Set the records down again in full, with every word kept.
*** Begin section ***
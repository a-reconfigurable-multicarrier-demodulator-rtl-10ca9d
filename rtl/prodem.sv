// prodem: programmable demodulator. One set of hardware demodulates every
// channel coming out of the transmultiplexer, channel after channel:
//   interpolator -> MCRM (carrier phase)  \
//                -> MRBS (sample buffer)  -> MDRM (derotate, decide) -> DDR
//                                                      \-> MTRM (timing) -> interpolator
// Each channel sample arrives with its channel number (any order within a
// frame, last one flagged). The controller keeps the sample index within
// the estimation interval (LS = 2*LSYM samples, two samples per symbol). The
// interpolated samples go both to the carrier recovery, which estimates one
// phase per channel and interval, and into the sample buffer. When an
// interval is complete and its phases are known, the controller replays the
// buffered interval through the data recovery, whose output latch feeds the
// digital data RAM and the timing recovery; the timing recovery sets the
// interpolator's fractional delay for each channel. The data of an interval
// is in the data RAM when done pulses (done_bank says where).
// The four modules, their connections and the time-shared operation are the
// document's; QPSK, two samples per symbol, the interval length and the
// replay scheme are this design's.
// Throughput: one sample per cycle on average at most; in practice the
// replay of an interval must end before the next interval is complete,
// else overrun is set.
module prodem
  import mcd_pkg::*;
#(
  parameter int LOG_NCH  = 10,
  parameter int LOG_LSYM = 4,     // log2 of symbols per estimation interval
  parameter int ITER     = 14,
  parameter int MUW      = 8,
  parameter int GSH      = 20
) (
  input  logic                clk,
  input  logic                rst_n,
  input  logic                in_valid,
  input  logic [LOG_NCH-1:0]  in_ch,
  input  logic                in_last,
  input  cplx_t               in_data,
  input  logic                rd_bank,
  input  logic [LOG_NCH-1:0]  rd_ch,
  input  logic [LOG_LSYM-1:0] rd_sym,
  output logic [1:0]          rd_bits,
  output logic                done,
  output logic                done_bank,
  output logic                overrun,
  output logic                ph_valid,   // MCRM wrote a carrier phase
  output logic                ted_valid   // MTRM made a timing update
);
  localparam int LOG_LS = LOG_LSYM + 1;
  localparam int TAGW   = LOG_LS + 1;

  // ---------------- control
  logic [LOG_LS-1:0]  cur_sidx, rp_sidx;
  logic               cur_bank, rp_valid, rp_bank, rp_done;
  logic [LOG_NCH-1:0] rp_ch;
  logic [LOG_NCH:0]   nch;

  prodem_ctrl #(.LOG_NCH(LOG_NCH), .LOG_LS(LOG_LS), .DRAIN(ITER + 4)) u_ctrl (
    .clk, .rst_n, .in_valid, .in_last, .cur_sidx, .cur_bank,
    .rp_valid, .rp_ch, .rp_sidx, .rp_bank, .rp_done, .nch, .overrun
  );

  // ---------------- interpolator
  logic [MUW-1:0]     mu;
  logic               ip_valid;
  logic [LOG_NCH-1:0] ip_ch;
  logic [TAGW-1:0]    ip_tag;
  cplx_t              ip_data;
  logic [LOG_LS-1:0]  ip_sidx;
  logic               ip_bank;

  interpolator #(.LOG_NCH(LOG_NCH), .MUW(MUW), .TAGW(TAGW)) u_interp (
    .clk, .rst_n, .in_valid, .in_ch, .in_tag({cur_bank, cur_sidx}), .in_data, .mu,
    .out_valid(ip_valid), .out_ch(ip_ch), .out_tag(ip_tag), .out_data(ip_data)
  );
  assign {ip_bank, ip_sidx} = ip_tag;

  // ---------------- carrier recovery
  logic signed [W-1:0] ph_cos, ph_sin;
  logic [LOG_NCH-1:0]  ph_ch;
  logic [15:0]         ph_angle;

  mcrm #(.LOG_NCH(LOG_NCH), .ITER(ITER)) u_mcrm (
    .clk, .rst_n, .in_valid(ip_valid), .in_ch(ip_ch), .in_bank(ip_bank),
    .in_sym(!ip_sidx[0]), .in_first(ip_sidx == '0),
    .in_last(ip_sidx == LOG_LS'((2 << LOG_LSYM) - 2)), .in_data(ip_data),
    .rd_bank(rp_bank), .rd_ch(rp_ch), .rd_cos(ph_cos), .rd_sin(ph_sin),
    .ph_valid, .ph_ch, .ph_angle
  );

  // ---------------- sample buffer
  cplx_t b_data;
  mrbs #(.LOG_NCH(LOG_NCH), .LOG_LS(LOG_LS)) u_mrbs (
    .clk, .wr_en(ip_valid), .wr_bank(ip_bank), .wr_sidx(ip_sidx), .wr_ch(ip_ch),
    .wr_data(ip_data), .rd_en(rp_valid), .rd_bank(rp_bank), .rd_sidx(rp_sidx),
    .rd_ch(rp_ch), .rd_data(b_data)
  );

  // align phase and address with the buffer's output latch
  logic                r_valid, r_bank;
  logic [LOG_NCH-1:0]  r_ch;
  logic [LOG_LS-1:0]   r_sidx;
  logic signed [W-1:0] r_cos, r_sin;
  always_ff @(posedge clk or negedge rst_n) begin
    if (!rst_n) begin
      r_valid <= 1'b0; r_bank <= 1'b0; r_ch <= '0; r_sidx <= '0; r_cos <= '0; r_sin <= '0;
    end else begin
      r_valid <= rp_valid;
      r_bank  <= rp_bank;
      r_ch    <= rp_ch;
      r_sidx  <= rp_sidx;
      r_cos   <= ph_cos;
      r_sin   <= ph_sin;
    end
  end

  // ---------------- data recovery
  logic               d_valid;
  logic [LOG_NCH-1:0] d_ch;
  logic [LOG_LS-1:0]  d_sidx;
  cplx_t              d_soft;
  logic [1:0]         d_bits;
  logic               d_bank;

  mdrm #(.LOG_NCH(LOG_NCH), .LOG_LS(LOG_LS)) u_mdrm (
    .clk, .rst_n, .in_valid(r_valid), .in_ch(r_ch), .in_sidx(r_sidx), .in_data(b_data),
    .in_cos(r_cos), .in_sin(r_sin), .out_valid(d_valid), .out_ch(d_ch),
    .out_sidx(d_sidx), .out_soft(d_soft), .out_bits(d_bits)
  );

  always_ff @(posedge clk or negedge rst_n) begin
    if (!rst_n) d_bank <= 1'b0;
    else        d_bank <= r_bank;
  end

  ddr_ram #(.LOG_NCH(LOG_NCH), .LOG_LSYM(LOG_LSYM)) u_ddr (
    .clk, .wr_en(d_valid && !d_sidx[0]), .wr_bank(d_bank), .wr_ch(d_ch),
    .wr_sym(d_sidx[LOG_LS-1:1]), .wr_bits(d_bits),
    .rd_bank, .rd_ch, .rd_sym, .rd_bits
  );

  // ---------------- timing recovery
  logic signed [33:0] ted_err;
  mtrm #(.LOG_NCH(LOG_NCH), .LOG_LS(LOG_LS), .MUW(MUW), .GSH(GSH)) u_mtrm (
    .clk, .rst_n, .in_valid(d_valid), .in_ch(d_ch), .in_sidx(d_sidx), .in_data(d_soft),
    .mu_ch(in_ch), .mu, .ted_valid, .ted_err
  );

  // data of an interval is complete two cycles after the last replay read
  logic [1:0] dn;
  logic [1:0] dn_bank;
  always_ff @(posedge clk or negedge rst_n) begin
    if (!rst_n) begin
      dn <= '0; dn_bank <= '0;
    end else begin
      dn      <= {dn[0], rp_done};
      dn_bank <= {dn_bank[0], d_bank};
    end
  end
  assign done      = dn[1];
  assign done_bank = dn_bank[1];
endmodule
*** End section ***
EXERCISE ANSWER
repository a-reconfigurable-multicarrier-demodulator-rtl-10ca9d
filename rtl/prodem.sv
// prodem: programmable demodulator. One set of hardware demodulates every
// channel coming out of the transmultiplexer, channel after channel:
//   interpolator -> MCRM (carrier phase)  \
//                -> MRBS (sample buffer)  -> MDRM (derotate, decide) -> DDR
//                                                      \-> MTRM (timing) -> interpolator
// Each channel sample arrives with its channel number (any order within a
// frame, last one flagged). The controller keeps the sample index within
// the estimation interval (LS = 2*LSYM samples, two samples per symbol). The
// interpolated samples go both to the carrier recovery, which estimates one
// phase per channel and interval, and into the sample buffer. When an
// interval is complete and its phases are known, the controller replays the
// buffered interval through the data recovery, whose output latch feeds the
// digital data RAM and the timing recovery; the timing recovery sets the
// interpolator's fractional delay for each channel. The data of an interval
// is in the data RAM when done pulses (done_bank says where).
// The four modules, their connections and the time-shared operation are the
// document's; QPSK, two samples per symbol, the interval length and the
// replay scheme are this design's.
// Throughput: one sample per cycle on average at most; in practice the
// replay of an interval must end before the next interval is complete,
// else overrun is set.
module prodem
  import mcd_pkg::*;
#(
  parameter int LOG_NCH  = 10,
  parameter int LOG_LSYM = 4,     // log2 of symbols per estimation interval
  parameter int ITER     = 14,
  parameter int MUW      = 8,
  parameter int GSH      = 20
) (
  input  logic                clk,
  input  logic                rst_n,
  input  logic                in_valid,
  input  logic [LOG_NCH-1:0]  in_ch,
  input  logic                in_last,
  input  cplx_t               in_data,
  input  logic                rd_bank,
  input  logic [LOG_NCH-1:0]  rd_ch,
  input  logic [LOG_LSYM-1:0] rd_sym,
  output logic [1:0]          rd_bits,
  output logic                done,
  output logic                done_bank,
  output logic                overrun,
  output logic                ph_valid,   // MCRM wrote a carrier phase
  output logic                ted_valid   // MTRM made a timing update
);
  localparam int LOG_LS = LOG_LSYM + 1;
  localparam int TAGW   = LOG_LS + 1;

  // ---------------- control
  logic [LOG_LS-1:0]  cur_sidx, rp_sidx;
  logic               cur_bank, rp_valid, rp_bank, rp_done;
  logic [LOG_NCH-1:0] rp_ch;
  logic [LOG_NCH:0]   nch;

  prodem_ctrl #(.LOG_NCH(LOG_NCH), .LOG_LS(LOG_LS), .DRAIN(ITER + 4)) u_ctrl (
    .clk, .rst_n, .in_valid, .in_last, .cur_sidx, .cur_bank,
    .rp_valid, .rp_ch, .rp_sidx, .rp_bank, .rp_done, .nch, .overrun
  );

  // ---------------- interpolator
  logic [MUW-1:0]     mu;
  logic               ip_valid;
  logic [LOG_NCH-1:0] ip_ch;
  logic [TAGW-1:0]    ip_tag;
  cplx_t              ip_data;
  logic [LOG_LS-1:0]  ip_sidx;
  logic               ip_bank;

  interpolator #(.LOG_NCH(LOG_NCH), .MUW(MUW), .TAGW(TAGW)) u_interp (
    .clk, .rst_n, .in_valid, .in_ch, .in_tag({cur_bank, cur_sidx}), .in_data, .mu,
    .out_valid(ip_valid), .out_ch(ip_ch), .out_tag(ip_tag), .out_data(ip_data)
  );
  assign {ip_bank, ip_sidx} = ip_tag;

  // ---------------- carrier recovery
  logic signed [W-1:0] ph_cos, ph_sin;
  logic [LOG_NCH-1:0]  ph_ch;
  logic [15:0]         ph_angle;

  mcrm #(.LOG_NCH(LOG_NCH), .ITER(ITER)) u_mcrm (
    .clk, .rst_n, .in_valid(ip_valid), .in_ch(ip_ch), .in_bank(ip_bank),
    .in_sym(!ip_sidx[0]), .in_first(ip_sidx == '0),
    .in_last(ip_sidx == LOG_LS'((2 << LOG_LSYM) - 2)), .in_data(ip_data),
    .rd_bank(rp_bank), .rd_ch(rp_ch), .rd_cos(ph_cos), .rd_sin(ph_sin),
    .ph_valid, .ph_ch, .ph_angle
  );

  // ---------------- sample buffer
  cplx_t b_data;
  mrbs #(.LOG_NCH(LOG_NCH), .LOG_LS(LOG_LS)) u_mrbs (
    .clk, .wr_en(ip_valid), .wr_bank(ip_bank), .wr_sidx(ip_sidx), .wr_ch(ip_ch),
    .wr_data(ip_data), .rd_en(rp_valid), .rd_bank(rp_bank), .rd_sidx(rp_sidx),
    .rd_ch(rp_ch), .rd_data(b_data)
  );

  // align phase and address with the buffer's output latch
  logic                r_valid, r_bank;
  logic [LOG_NCH-1:0]  r_ch;
  logic [LOG_LS-1:0]   r_sidx;
  logic signed [W-1:0] r_cos, r_sin;
  always_ff @(posedge clk or negedge rst_n) begin
    if (!rst_n) begin
      r_valid <= 1'b0; r_bank <= 1'b0; r_ch <= '0; r_sidx <= '0; r_cos <= '0; r_sin <= '0;
    end else begin
      r_valid <= rp_valid;
      r_bank  <= rp_bank;
      r_ch    <= rp_ch;
      r_sidx  <= rp_sidx;
      r_cos   <= ph_cos;
      r_sin   <= ph_sin;
    end
  end

  // ---------------- data recovery
  logic               d_valid;
  logic [LOG_NCH-1:0] d_ch;
  logic [LOG_LS-1:0]  d_sidx;
  cplx_t              d_soft;
  logic [1:0]         d_bits;
  logic               d_bank;

  mdrm #(.LOG_NCH(LOG_NCH), .LOG_LS(LOG_LS)) u_mdrm (
    .clk, .rst_n, .in_valid(r_valid), .in_ch(r_ch), .in_sidx(r_sidx), .in_data(b_data),
    .in_cos(r_cos), .in_sin(r_sin), .out_valid(d_valid), .out_ch(d_ch),
    .out_sidx(d_sidx), .out_soft(d_soft), .out_bits(d_bits)
  );

  always_ff @(posedge clk or negedge rst_n) begin
    if (!rst_n) d_bank <= 1'b0;
    else        d_bank <= r_bank;
  end

  ddr_ram #(.LOG_NCH(LOG_NCH), .LOG_LSYM(LOG_LSYM)) u_ddr (
    .clk, .wr_en(d_valid && !d_sidx[0]), .wr_bank(d_bank), .wr_ch(d_ch),
    .wr_sym(d_sidx[LOG_LS-1:1]), .wr_bits(d_bits),
    .rd_bank, .rd_ch, .rd_sym, .rd_bits
  );

  // ---------------- timing recovery
  logic signed [33:0] ted_err;
  mtrm #(.LOG_NCH(LOG_NCH), .LOG_LS(LOG_LS), .MUW(MUW), .GSH(GSH)) u_mtrm (
    .clk, .rst_n, .in_valid(d_valid), .in_ch(d_ch), .in_sidx(d_sidx), .in_data(d_soft),
    .mu_ch(in_ch), .mu, .ted_valid, .ted_err
  );

  // data of an interval is complete two cycles after the last replay read
  logic [1:0] dn;
  logic [1:0] dn_bank;
  always_ff @(posedge clk or negedge rst_n) begin
    if (!rst_n) begin
      dn <= '0; dn_bank <= '0;
    end else begin
      dn      <= {dn[0], rp_done};
      dn_bank <= {dn_bank[0], d_bank};
    end
  end
  assign done      = dn[1];
  assign done_bank = dn_bank[1];
endmodule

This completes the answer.